Thereupon Advani solemnly informed the nation that Pandya's murder was linked to the killing of Hizbul commander Abdul Majid Dar and to the mass massacre of Kashmiri Pandits in faraway Nadimarg. It seems terrorists and underworld dons were behind the killings. Dawood Ibrahim, of course, was the mastermind.

A day later, the police detained two suspects in Mumbai. They answered the description of Pandya's murderers given by eyewitnesses in distant Ahmedabad. The eyewitnesses let Pandya's body lie unattended for almost an hour before the police were informed. Never mind. Better late than never.

The case has not been solved yet, of course. The detainees are mere suspects. Doubtless it will be solved when the police kill the actual murderers trying to escape.
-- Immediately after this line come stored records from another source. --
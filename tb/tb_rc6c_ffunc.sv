// tb_rc6c_ffunc: checks the iterative F-function. A forward instance is compared
// with reference vectors from a software model; an inverse instance (INVERSE=1)
// must return the forward instance's inputs from its outputs, for the vectors
// and for random data. The start-to-ready latency must be 3 clocks, and the
// outputs must hold while ready stays high.
module tb_rc6c_ffunc;
  localparam int LATENCY = 3;

  typedef logic [63:0] half_t;

  logic   clock = 1'b0, reset = 1'b1;
  logic   start_f = 1'b0, start_i = 1'b0;
  logic [15:0] sk [4];
  half_t  in1, in2, f_out1, f_out2, i_out1, i_out2;
  logic   f_ready, i_ready;
  int     checks = 0, failures = 0;

  always #5 clock = ~clock;

  rc6c_ffunc #(.INVERSE(1'b0)) dut_f (
    .clock(clock), .reset(reset), .start(start_f), .sk(sk), .in1(in1), .in2(in2),
    .out1(f_out1), .out2(f_out2), .ready(f_ready));

  rc6c_ffunc #(.INVERSE(1'b1)) dut_i (
    .clock(clock), .reset(reset), .start(start_i), .sk(sk), .in1(f_out1), .in2(f_out2),
    .out1(i_out1), .out2(i_out2), .ready(i_ready));

  typedef struct packed {
    logic [63:0] in1, in2;
    logic [15:0] k0, k1, k2, k3;
    logic [63:0] out1, out2;
  } vec_t;

  localparam vec_t VECS [6] = '{
    '{64'h953F48F1A09F76B5, 64'h0FD630F1F29D0DA9, 16'h93BD, 16'h95E6, 16'h658C, 16'h0CB1, 64'hA2F0C5AF66BBF7F4, 64'hA5CEAD26AD369426},
    '{64'h3898D190F9EBDACC, 64'h8E81973E0BECD7B0, 16'hDBC4, 16'h2217, 16'h4A23, 16'h6B4C, 64'h359C1E21E79268C4, 64'hAFA6BB1D2E5BEC7E},
    '{64'h8A6A63EC24EDE6A4, 64'h922766581E27A1C0, 16'h4EF8, 16'h8F6D, 16'hD0ED, 16'hAE97, 64'hBE3C0ABB1271AD69, 64'hEC322C1B852D0C56},
    '{64'h1A61DBE22E44158B, 64'h923A736994E3BF91, 16'hA38F, 16'h3018, 16'h5F55, 16'h18F1, 64'h509443DEB9C2462A, 64'h6908C2AE91D52D21},
    '{64'hB64CE4228C38FB29, 64'h907A70C31012F037, 16'h0F42, 16'h9E77, 16'h34B9, 16'h7F15, 64'h187F92A00A89F92F, 64'hC68F88057C0F1A9B},
    '{64'h881ED162AE2EB154, 64'hC6F877186D76B07E, 16'h506B, 16'h7731, 16'h95E7, 16'hEC66, 64'hD6F03494EA4AE258, 64'hFF0610081E50873C}};

  task automatic expect_eq(logic [63:0] got, logic [63:0] exp, string what);
    checks++;
    if (got !== exp) begin
      failures++;
      $display("FAIL %s: got %h expected %h", what, got, exp);
    end
  endtask

  // Pulse start on one instance and return the number of clocks until ready.
  task automatic run(bit inverse, output int lat);
    @(negedge clock);
    if (inverse) start_i = 1'b1; else start_f = 1'b1;
    @(negedge clock);
    start_i = 1'b0; start_f = 1'b0;
    lat = 1;
    while (!(inverse ? i_ready : f_ready) && lat < 20) begin
      @(negedge clock);
      lat++;
    end
  endtask

  task automatic one(logic [63:0] a, logic [63:0] b, logic [63:0] e1, logic [63:0] e2, bit known);
    int lat;
    logic [63:0] h1, h2;
    in1 = a; in2 = b;
    run(1'b0, lat);
    checks++;
    if (lat != LATENCY) begin
      failures++;
      $display("FAIL forward latency %0d", lat);
    end
    if (known) begin
      expect_eq(f_out1, e1, "forward out1");
      expect_eq(f_out2, e2, "forward out2");
    end
    in1 = ~a; in2 = ~b;                 // inputs change: outputs must hold
    h1 = f_out1; h2 = f_out2;
    repeat (2) @(negedge clock);
    expect_eq(f_out1, h1, "held out1");
    checks++;
    if (!f_ready) begin
      failures++;
      $display("FAIL ready did not stay high");
    end
    run(1'b1, lat);
    checks++;
    if (lat != LATENCY) begin
      failures++;
      $display("FAIL inverse latency %0d", lat);
    end
    expect_eq(i_out1, a, "inverse out1");
    expect_eq(i_out2, b, "inverse out2");
  endtask

  initial begin
    sk = '{default: '0};
    in1 = '0; in2 = '0;
    repeat (3) @(negedge clock);
    reset = 1'b0;
    foreach (VECS[i]) begin
      sk = '{VECS[i].k0, VECS[i].k1, VECS[i].k2, VECS[i].k3};
      one(VECS[i].in1, VECS[i].in2, VECS[i].out1, VECS[i].out2, 1'b1);
    end
    for (int i = 0; i < 100; i++) begin
      sk = '{16'($urandom), 16'($urandom), 16'($urandom), 16'($urandom)};
      one({$urandom, $urandom}, {$urandom, $urandom}, '0, '0, 1'b0);
    end
    $display("TB_RESULT checks=%0d failures=%0d", checks, failures);
    $finish;
  end

  initial begin
    repeat (20000) @(posedge clock);
    failures++;
    $display("watchdog expired");
    $display("TB_RESULT checks=%0d failures=%0d", checks, failures);
    $finish;
  end

endmodule
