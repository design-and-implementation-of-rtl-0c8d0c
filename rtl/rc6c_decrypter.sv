// rc6c_decrypter: the 320-bit RC6-Cascade decrypter, the encrypter's triangle
// run backwards with inverse F-functions.
//
// Cell (c, r) here undoes encrypter cell (c, r): it is an rc6c_ffunc with
// INVERSE = 1 that takes that cell's outputs (Out1, Out2) and returns its inputs
// (In1, In2), using the same subkeys S[4n..4n+3]. Its inputs therefore come from
// the cells that consumed the forward outputs:
//   Out1 = Cc for row 4, else the recovered In1 of cell (c, r+1)
//   Out2 = C5 for cell (4,4); for a diagonal cell the recovered In1 of cell
//          (c+1, r+1), else the recovered In2 of cell (c+1, r)
//   P1 = recovered In1 of cell (1,1), P(r+1) = recovered In2 of cell (1, r)
// F10 runs first and the first column last.
//
// Sequencing and timing are those of rc6c_encrypter: start latches c11..c55,
// each cell starts once the cells feeding it are done, and ready (held until the
// next start) rises 22 clocks after start. Port names follow the decrypter's
// symbol: ciphertext c11..c55 in, plaintext p11..p55 out.
//
// The decrypter's existence, ports and its reuse of the encrypter's subkey array
// follow the cipher's description; its internal structure is derived here from
// the encrypter because the description does not draw it.
module rc6c_decrypter
  import rc6c_pkg::*;
#(
  parameter int unsigned W = 16   // RC6 word size; each part is 4*W bits
) (
  input  logic     clock,
  input  logic     reset,    // synchronous, active high
  input  logic     start,    // one-cycle pulse: latch c11..c55 and run
  input  logic [W-1:0] subkeys [NUM_SUBKEYS],  // S[0..39]
  input  logic [4*W-1:0] c11, c22, c33, c44, c55,
  output logic [4*W-1:0] p11, p22, p33, p44, p55,
  output logic     ready
);

  typedef logic [4*W-1:0] half_t;

  half_t             c_q [NUM_PARTS];
  logic              running;
  logic [NUM_F-1:0]  launched, f_ready, done, go;
  half_t             o1 [NUM_F];    // forward Out1 of the cell, input here
  half_t             o2 [NUM_F];    // forward Out2 of the cell, input here
  half_t             rin1 [NUM_F];  // recovered forward In1
  half_t             rin2 [NUM_F];  // recovered forward In2
  logic [NUM_F-1:0]  o1_ok, o2_ok;

  assign done = launched & f_ready;

  for (genvar c = 1; c <= 4; c++) begin : g_col
    for (genvar r = c; r <= 4; r++) begin : g_row
      localparam int unsigned N = cell_idx(c, r);

      if (r == 4) begin : g_o1_c
        assign o1[N]    = c_q[c-1];
        assign o1_ok[N] = 1'b1;
      end else begin : g_o1_below
        assign o1[N]    = rin1[cell_idx(c, r + 1)];
        assign o1_ok[N] = done[cell_idx(c, r + 1)];
      end

      if (c == 4) begin : g_o2_c
        assign o2[N]    = c_q[4];
        assign o2_ok[N] = 1'b1;
      end else if (r == c) begin : g_o2_diag
        assign o2[N]    = rin1[cell_idx(c + 1, r + 1)];
        assign o2_ok[N] = done[cell_idx(c + 1, r + 1)];
      end else begin : g_o2_right
        assign o2[N]    = rin2[cell_idx(c + 1, r)];
        assign o2_ok[N] = done[cell_idx(c + 1, r)];
      end

      assign go[N] = running & o1_ok[N] & o2_ok[N] & ~launched[N];

      rc6c_ffunc #(.W(W), .INVERSE(1'b1)) u_f (
        .clock(clock),
        .reset(reset),
        .start(go[N]),
        .sk   ('{subkeys[4*N], subkeys[4*N+1], subkeys[4*N+2], subkeys[4*N+3]}),
        .in1  (o1[N]),
        .in2  (o2[N]),
        .out1 (rin1[N]),
        .out2 (rin2[N]),
        .ready(f_ready[N])
      );
    end
  end

  always_ff @(posedge clock) begin
    if (reset) begin
      running  <= 1'b0;
      launched <= '0;
      for (int k = 0; k < NUM_PARTS; k++) c_q[k] <= '0;
    end else if (start) begin
      running  <= 1'b1;
      launched <= '0;
      c_q      <= '{c11, c22, c33, c44, c55};
    end else begin
      launched <= launched | go;
      if (&done) running <= 1'b0;
    end
  end

  assign p11   = rin1[cell_idx(1, 1)];
  assign p22   = rin2[cell_idx(1, 1)];
  assign p33   = rin2[cell_idx(1, 2)];
  assign p44   = rin2[cell_idx(1, 3)];
  assign p55   = rin2[cell_idx(1, 4)];
  assign ready = &done;

endmodule
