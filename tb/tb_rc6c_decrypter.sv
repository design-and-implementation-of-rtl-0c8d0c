// tb_rc6c_decrypter: decrypts three 320-bit ciphertexts under two subkey sets and
// compares P1..P5 with the plaintexts of a software model. Checks the 22-clock start-to-ready
// latency, that c11..c55 are needed only in the start cycle, and that ready and
// the plaintext hold until the next start.
module tb_rc6c_decrypter;
  import rc6c_tb_vec_pkg::*;

  localparam int LATENCY = 22;

  logic     clock = 1'b0, reset = 1'b1, start = 1'b0;
  word_t    subkeys [40];
  half_t p [5];
  half_t c [5];
  logic     ready;
  int       checks = 0, failures = 0;

  always #5 clock = ~clock;

  rc6c_decrypter dut (
    .clock(clock), .reset(reset), .start(start), .subkeys(subkeys),
    .c11(p[0]), .c22(p[1]), .c33(p[2]), .c44(p[3]), .c55(p[4]),
    .p11(c[0]), .p22(c[1]), .p33(c[2]), .p44(c[3]), .p55(c[4]),
    .ready(ready));

  task automatic block(word_t s [40], half_t pt [5],
                       half_t exp [5], string name);
    int lat;
    foreach (s[i]) subkeys[i] = s[i];
    @(negedge clock);
    p = pt; start = 1'b1;
    @(negedge clock);
    start = 1'b0;
    foreach (p[i]) p[i] = {$urandom, $urandom};   // must not matter
    lat = 1;
    while (!ready && lat < 200) begin
      @(negedge clock);
      lat++;
    end
    checks++;
    if (lat != LATENCY) begin
      failures++;
      $display("FAIL %s latency %0d, expected %0d", name, lat, LATENCY);
    end
    repeat (3) @(negedge clock);
    for (int i = 0; i < 5; i++) begin
      checks++;
      if (c[i] !== exp[i]) begin
        failures++;
        $display("FAIL %s P%0d=%h expected %h", name, i + 1, c[i], exp[i]);
      end
    end
    checks++;
    if (!ready) begin
      failures++;
      $display("FAIL %s ready did not hold", name);
    end
  endtask

  initial begin
    foreach (subkeys[i]) subkeys[i] = '0;
    foreach (p[i]) p[i] = '0;
    repeat (3) @(negedge clock);
    reset = 1'b0;
    block(S_KEY_A, C_SEQ_KEY_A, P_SEQ, "seq/keyA");
    block(S_KEY_B, C_SEQ_KEY_B, P_SEQ, "seq/keyB");
    block(S_KEY_B, C_RND_KEY_B, P_RND, "rnd/keyB");
    $display("TB_RESULT checks=%0d failures=%0d", checks, failures);
    $finish;
  end

  initial begin
    repeat (2000) @(posedge clock);
    failures++;
    $display("watchdog expired");
    $display("TB_RESULT checks=%0d failures=%0d", checks, failures);
    $finish;
  end

endmodule
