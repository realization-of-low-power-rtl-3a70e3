# Multiplierless FIR channel filter with partitioned binary subexpressions

A channel filter in a radio receiver picks one narrow channel out of a
wideband signal. Meeting adjacent-channel attenuation limits such as those of
D-AMPS or PDC takes a very sharp transition band, and therefore a long FIR
filter: hundreds to over a thousand taps. With coefficients that are fixed at
design time, each tap's multiplier can be replaced by shifts and adds, and the
cost of the filter is then the number and the width of those adders.

This design builds such a filter with two ideas applied together:

* **Binary subexpression elimination.** Coefficients are kept in plain
  binary magnitude with a separate sign, not in canonic signed digit form. Short bit patterns — `[11]`, `[101]`, `[111]`, `[1001]` — are
  odd multiples of the input (3x, 5x, 7x, 9x). They are computed once for the
  whole filter and shared by every tap, so a coefficient with many set bits
  needs only a few adders.
* **Coefficient partitioning.** The terms of one coefficient are split into
  an upper and a lower sub-coefficient. Each is summed relative to its own
  lowest bit, so its adders are only as wide as the part of the coefficient
  they cover. One joining adder then combines the two parts.

The default configuration is a 1180-tap low-pass filter with 16-bit
coefficients and 8-bit samples: the longest D-AMPS channel filter (pass band
to 30 kHz, stop band from 30.5 kHz, 96 dB attenuation, at 97.2 kHz, which is
34.02 MHz decimated by 350).

## Files

| File | What it is |
| --- | --- |
| `rtl/fir_pkg.sv` | Shared types; the elaboration-time functions that split a coefficient into terms and partition them (`bse_plan`) and that design the coefficients (`lowpass_coef`) |
| `rtl/bcs_gen.sv` | Shared subexpression generator: 1x, 3x, 5x, 7x, 9x of the current sample (4 adders) |
| `rtl/bse_cpm_mult.sv` | One constant multiplier, built from the plan of its coefficient |
| `rtl/channel_filter.sv` | Top: generator, one multiplier per distinct coefficient, transposed delay line |
| `tb/tb_bcs_gen.sv`, `tb/tb_bse_cpm_mult.sv` | Unit testbenches |
| `tb/tb_channel_filter.sv` | End-to-end test at the default (full) size |
| `tb/tb_workloads.sv`, `tb/wl_runner.sv` | The other evaluated filter sizes and word lengths, run side by side |

## How a coefficient becomes adders

This is the heart of the design and all of it happens at elaboration, in
`fir_pkg::bse_plan`. A coefficient is an integer `C` with `COEF_W` magnitude
bits that stands for `C / 2^COEF_W`; the hardware computes the exact integer
product `C * x`, using left shifts only, so nothing is rounded.

**1. Cover the set bits with patterns.** The magnitude is scanned from its most
significant set bit down. At each set bit the window starting there is
matched, in this order:

| Window | Term | Bits consumed |
| --- | --- | --- |
| `111` | 7x | 3 |
| `101` | 5x | 3 |
| `11`  (`110`) | 3x | 3 (2 if at the bottom) |
| `1001` | 9x | 4 |
| `1` | 1x | 1 |

Each term is an entry of the shared generator shifted left by the position of
its lowest bit. Zero bits between patterns are skipped. A `[011]` pattern
appears as `[11]` one position lower, so it needs no entry of its own.

**2. Measure the span.** Let the leading (highest) bit of the first term be at
position `p0` and that of the last term at `pL`. The span is
`M = p0 - pL + 1`.

**3. Partition.** Terms whose leading bit lies within the top `ceil(M/2)`
positions form the upper sub-coefficient; the rest form the lower one.

**4. Build.** Each sub-coefficient is a chain of adders whose operands are
shifted relative to that part's own lowest shift. The width of every adder in
the upper chain is `DATA_W + (its top bit - its bottom bit) + 1`, and the same
for the lower chain. A final adder shifts the upper sum into place over the
lower sum, and the result is shifted to the lowest bit used. A negative
coefficient negates the product.

**Example** (the default `COEF` of `bse_cpm_mult`): `C = 0x0A55`,
binary `0000 1010 0101 0101`, i.e. 0.0000101001010101.

* Patterns: `[101]` at bits 11–9, `[101]` at bits 6–4, `[101]` at bits 2–0:
  three 5x terms, shifted by 9, 4 and 0.
* Leading bits 11, 6, 2: `M = 10`, upper part takes the 5 positions 11..7.
* Upper part: `5x` alone (no adder). Lower part: `(5x << 4) + 5x`, one adder
  of `8 + 6 + 1 = 15` bits. Join: `(upper << 9) + lower`, one adder of
  `8 + 11 + 1 = 20` bits. Result shifted by 0.
* Without the split, the two adders would both span the full 12 bits of the
  coefficient.

The shared generator builds `3x = x + 2x`, `5x = x + 4x`, `7x = 3x + 4x` and
`9x = x + 8x`: four adders for the whole filter.

## Filter structure

`channel_filter` is in transposed direct form. Every tap multiplies the
current sample, which is what makes one shared generator possible. The
impulse response is symmetric, `h[k] = h[N-1-k]`, so only `ceil(N/2)`
multipliers are built; the product of multiplier `k` feeds both the structural
adder of tap `k` and that of tap `N-1-k`. For odd `N` the centre coefficient
feeds one adder.

The delay line holds `N-1` partial sums `s[1..N-1]`, each `ACC_W` bits wide.
On every accepted sample:

    y      <= p[0] + s[1]
    s[k]   <= p[k] + s[k+1]      for k = 1 .. N-2
    s[N-1] <= p[N-1]

so `y[n] = sum_k h[k] * x[n-k]`, exactly.

For the default 1180-tap filter, the testbench reports: 590 distinct
coefficients, 111 of them quantised to zero (the far ends of the response),
238 negative, 244 split into two parts and 235 small enough to stay in one.
The whole multiplier network uses 296 adders totalling 4211 adder bits, plus
the 4 shared adders and 238 negations, for 1348 set coefficient bits. The
delay line adds 1179 structural adders of 36 bits.

## Interface and timing

| Port | Dir | Width | Meaning |
| --- | --- | --- | --- |
| `clk` | in | 1 | clock |
| `rst_n` | in | 1 | synchronous, active low; clears the delay line and output |
| `in_valid` | in | 1 | accept `x_in` this cycle; the filter holds its state otherwise |
| `x_in` | in | `DATA_W` | signed sample |
| `out_valid` | out | 1 | `y_out` is new this cycle |
| `y_out` | out | `ACC_W` | signed exact output, i.e. the filter output times `2^COEF_W` |

`ACC_W = DATA_W + COEF_W + clog2(N_TAPS) + 1` (36 bits by default). The output
for a sample accepted in cycle `t` appears in cycle `t+1` with `out_valid`
high. `in_valid` is meant to be the sample strobe of the decimated channel
rate, so `in_valid` may be low for any number of cycles between samples.

The multipliers are combinational: the critical path runs from `x_in` through
the shared generator, the longest multiplier chain and one structural adder.
There is no pipelining inside the multipliers.

## Parameters

| Parameter | Default | Meaning |
| --- | --- | --- |
| `N_TAPS` | 1180 | filter length |
| `COEF_W` | 16 | coefficient magnitude bits, all fractional (up to 32) |
| `DATA_W` | 8 | sample width |
| `FS_HZ` | 97200.0 | sample rate of the filter |
| `FPASS_HZ`, `FSTOP_HZ` | 30000.0, 30500.0 | band edges |
| `ATTEN_DB` | 96.0 | stopband attenuation, sets the Kaiser window |

The coefficients are computed at elaboration by `fir_pkg::lowpass_coef`: the
ideal low-pass response with its cutoff midway between the band edges,
multiplied by a Kaiser window whose beta comes from `ATTEN_DB`
(`beta = 0.1102 (A - 8.7)` above 50 dB), and rounded to `COEF_W` fractional
bits. Kaiser's length estimate for the default edges and attenuation is about
1190 taps, in line with the 1180 used. To filter with a different response,
change the parameters or replace `lowpass_coef`; everything downstream
follows from the coefficient values.

## What is this design's own choice

The partitioning method, the pattern set, reusing 3x for 7x, exploiting
symmetry and the default sizes come from the method this design implements.
These are choices made here:

* The window design method of the coefficients. It is a reasonable low-pass
  design for the given edges; it is not claimed to meet the 0.1 dB ripple
  and 96 dB stopband exactly after 16-bit quantisation.
* The matching order of patterns, and which half receives the extra position
  when the span is odd. The choice reproduces the split of the worked example
  above.
* Exact integer arithmetic with left shifts, in place of fractional right
  shifts that would drop bits.
* Sign handling by negating the product inside each multiplier.
* Chains (not trees) of adders inside each sub-coefficient.
* The transposed form, the valid strobe, the one-cycle latency, the reset and
  the full-precision output.
* The front end that down-converts and decimates the wideband signal is not
  part of this RTL; its sample and strobe arrive on `x_in` and `in_valid`.

## Verification

All testbenches are self-checking and print
`TB_RESULT checks=N failures=M`.

* `tb_bcs_gen`: every 8-bit sample and random 12-bit samples against
  `k * x`.
* `tb_bse_cpm_mult`: 18 multipliers (the worked example, all-ones, each
  pattern kind, negative, zero, single-bit, and four 24-bit coefficients)
  against `C * x` for every 8-bit sample and random 10-bit samples; also checks
  that the worked example splits into one upper and two lower `[101]` terms.
* `tb_channel_filter`: the default 1180-tap filter against a plain
  convolution. A full-scale impulse reads the whole response back, then 1500
  random samples (extremes included) arrive with random idle cycles. Every
  output and the one-cycle latency are checked. It fails if the coefficient
  set never used one of the five subexpressions, never produced a split or an
  unsplit coefficient, a negative or a zero one, or if the input never
  stalled.
* `tb_workloads`: the other filter sizes in one run: D-AMPS 260/610/940 taps
  (16-bit) and 1180 taps (24-bit); PDC 240/590/880/1000 taps (16-bit) and
  1000 taps (24-bit); 60-, 90- and 120-tap low-pass filters with 14-bit
  coefficients; and a 61-tap filter for the odd-length case. For PDC the band
  edges are taken as 25 / 25.5 kHz at 80 kHz, and the 60–120-tap filters use
  60 dB; these are assumptions.

Running with plain Verilator (5.x), from the directory holding `rtl/` and
`tb/`:

    verilator --binary --timing --assert -Wno-fatal \
      rtl/fir_pkg.sv rtl/bcs_gen.sv rtl/bse_cpm_mult.sv rtl/channel_filter.sv \
      tb/tb_channel_filter.sv --top tb_channel_filter
    ./obj_dir/Vtb_channel_filter

For `tb_workloads` add `tb/wl_runner.sv`. All of these build in well under a
minute and run in under a second.

## Limits

* The coefficients are constants of the hardware: one build is one filter.
  A different length, word length or response means a new elaboration.
* The adder widths are exact for the worst-case operand; no further bit-level
  trimming (such as dropping carry-free low bits) is attempted beyond what
  synthesis does by itself.
* Nothing is pipelined. At the low channel sample rates the filter is meant
  for this is not a concern, but a high-rate use would need registers in the
  multiplier chains.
Doubtless one of the murderers will be carrying his isi identification papers, his diary containing Pandya's phone number, and a detailed note of the murder plan.

However, the satisfactory disposal of this case will not address the main problem: how to rid our politics of increasing criminalisation. Fortunately, to the delight of our intellectuals, media pundits and chattering classes, the Supreme Court has found a solution. It has ordered all electoral candidates to inform the public of crimes registered against them and of their financial assets.

This has pleased the very legislators targeted by the court order—MPs and mlas with a long list of crimes registered against them but with no convictions. One of them said: "This makes things easier. Once voters know that the state is after us for alleged crimes but can't convict us, they will have greater confidence in our power to protect them. Our votes will increase!"

"Won't voters shun you for being accused of crimes?"

He looked surprised. "You think voters didn't know that Hari Shankar Tiwari and others had so many cases registered against them but could never be convicted?" He gave me a pitying look. "You intellectuals," he said with a laugh, and walked away.

I do not care if you are wrong,
As long as you are really strong—
Just save me from the predicament
Of having to deal with government!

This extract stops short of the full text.